Number of kilobytes of data downloaded per day - the graph shows how much data the robot downloaded during the visit. This element is related to the amount of data on your site. However, high values should not worry you if page speed is maintained at an optimal level.

Time spent downloading the page - this parameter should always be kept as low as possible. Remember that 51% of online store users abandon their shopping carts if the site takes too long to load.

‍

Constant observation of the above indicators will allow you to respond to many crawl budget problems.

‍

How do you take care of optimizing your indexing budget?

‍

Duplication of content and short in the content of the sub-page

If the same content is repeated across several pages, or if the amount of repeated content is significant, our site may be weakened in terms of quality. Google likes unique content that exhausts the topic.

‍

Sub-pages short in content generate so-called 'thin content', which gives information that the sub-page does not exhaust a given topic and thus should not be rewarded in search results. On the other hand, sub-pages with repeated content are considered the same among themselves and there may be competition between them to appear in search results or lower the quality of the entire site.

404 errors

‍

They appear when the server returns a 200 code on a non-existent page instead of a 404 code. This can significantly reduce the crawl budget, although the problem is easy to monitor. Just find the indexing errors tab in Google Search Console

Facet navigation

‍

Sub-pages generated by selecting parameters from, for example, sidebar filters on online stores can generate a very large number of url's thus creating duplicates within the site and significantly burdening site crawling. If these subpages do not generate traffic and represent larger volumes it is worth excluding them from indexing by introducing the 'noindex' parameter on these types of subpages

Internal linking

A helpful technique to help index a site is to link subpages among themselves using links in the content. Internal linking also helps with search engine positioning of subpages. By placing a key phrase naturally in the content of an article in the form of a link leading to a sub-page instead of the typical 'see' or 'more', we positively influence the building and transfer of power from one sub-page to another on specific keywords by indicating to google a suggested keyword that acquires value.

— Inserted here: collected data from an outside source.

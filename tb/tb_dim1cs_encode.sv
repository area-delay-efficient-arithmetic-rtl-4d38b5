// tb_dim1cs_encode: self-checking test of the binary to Dim1 carry-save input
// encoder. Every residue 0..2^n of 2^n+1 (n = 4 default, n = 1, n = 16 sampled)
// must encode to a pair whose value (s+1)+(c+1) mod 2^n+1 is the residue, and
// the two worked examples (13 and 16 modulo 17) must give the exact bit
// patterns s=1101 c=1111 and s=0000 c=1110.
module tb_dim1cs_encode;
  int checks = 0, failures = 0;

  logic [4:0]  r4;  logic [3:0]  s4, c4;
  logic [1:0]  r1;  logic [0:0]  s1, c1;
  logic [16:0] rw;  logic [15:0] sw, cw;

  dim1cs_encode           e4 (.r(r4), .s(s4), .c(c4));
  dim1cs_encode #(.N(1))  e1 (.r(r1), .s(s1), .c(c1));
  dim1cs_encode #(.N(16)) ew (.r(rw), .s(sw), .c(cw));

  task automatic check(input longint m, input longint r, s, c);
    checks++;
    if ((s + c + 2) % m != r) begin
      failures++;
      $display("FAIL m=%0d r=%0d s=%0d c=%0d", m, r, s, c);
    end
  endtask

  initial begin
    for (int r = 0; r <= 16; r++) begin
      r4 = 5'(r); #1 check(17, r, s4, c4);
    end
    for (int r = 0; r <= 2; r++) begin
      r1 = 2'(r); #1 check(3, r, s1, c1);
    end
    for (int i = 0; i < 5000; i++) begin
      rw = (i == 0) ? 17'h10000 : 17'($urandom % 65537);
      #1 check(65537, rw, sw, cw);
    end
    r4 = 5'd13; #1;
    checks++;
    if (s4 != 4'b1101 || c4 != 4'b1111) begin failures++; $display("FAIL 13: %b %b", s4, c4); end
    r4 = 5'd16; #1;
    checks++;
    if (s4 != 4'b0000 || c4 != 4'b1110) begin failures++; $display("FAIL 16: %b %b", s4, c4); end
    $display("TB_RESULT checks=%0d failures=%0d", checks, failures);
    $finish;
  end

  initial begin
    #10ms;
    failures++;
    $display("TB_RESULT checks=%0d failures=%0d", checks, failures);
    $finish;
  end
endmodule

Exclusion of subpage indexing

‍

For subpages diagnosed as unnecessary for indexation, consider using the 'noindex' meta tag. This is a signal to Google not to index these subpages. Using this parameter, we can save the crawl budget for valuable subpages.

Add a sitemap to Google Search Console

‍

We can help the robot find all the subpages by reporting in the Google panel a site map with a list of all the subpages available for indexation.

‍

‍Beware of content cannibalization

‍

The use of the same key phrases and similar sub-page concretions for two or more sub-pages will certainly not help your SEO, and will even make Google have trouble showing sub-pages for certain key phrases.

‍

Avoid hacking attacks

‍

Hacking attacks also lower the chance of being indexed. So it's worth keeping your site secure.

‍

Server logs

‍

By analyzing the logs you can see how the robot moved around your site. It is best to analyze the last month, although for large sites the ideal range is two weeks.

‍

‍Check robots.txt

‍

It is worth checking which blocked addresses are crawled and removing unnecessary rules.

‍

‍Check how many internal addresses are not canonical.

‍

The canonical tag today is very often overlooked by the search engine.

‍

Does crawling affect positioning?

Higher indexation rate of a page is very important however it is not a ranking factor, so it does not determine SEO. Remember, however, that crawling has a big impact on improving the health of the site and maximizing the budget for value pages. An SEO audit will be the tool to determine if SEO is going well.

‍

Does the nofollow parameter affect the crawl budget?

‍

A link marked as nofollow is not taken into account for indexation by Gooogle. It is also thanks to this parameter that we can control the flow of power on the site and appropriately transfer seo power through the link to specific subpages. An alternative parameter is a link marked as dofollow that transmits indexing power and seo power.

‍

How can I take care of the crawl budget?

The described optimization methods will help you significantly increase the crawl budget of the site. The factors are quite numerous, and every detail, even the smallest, can matter. The absolute basis is to eliminate errors and avoid duplication. Detailed analysis in Google Search Console, as well as paid tools will be extremely useful.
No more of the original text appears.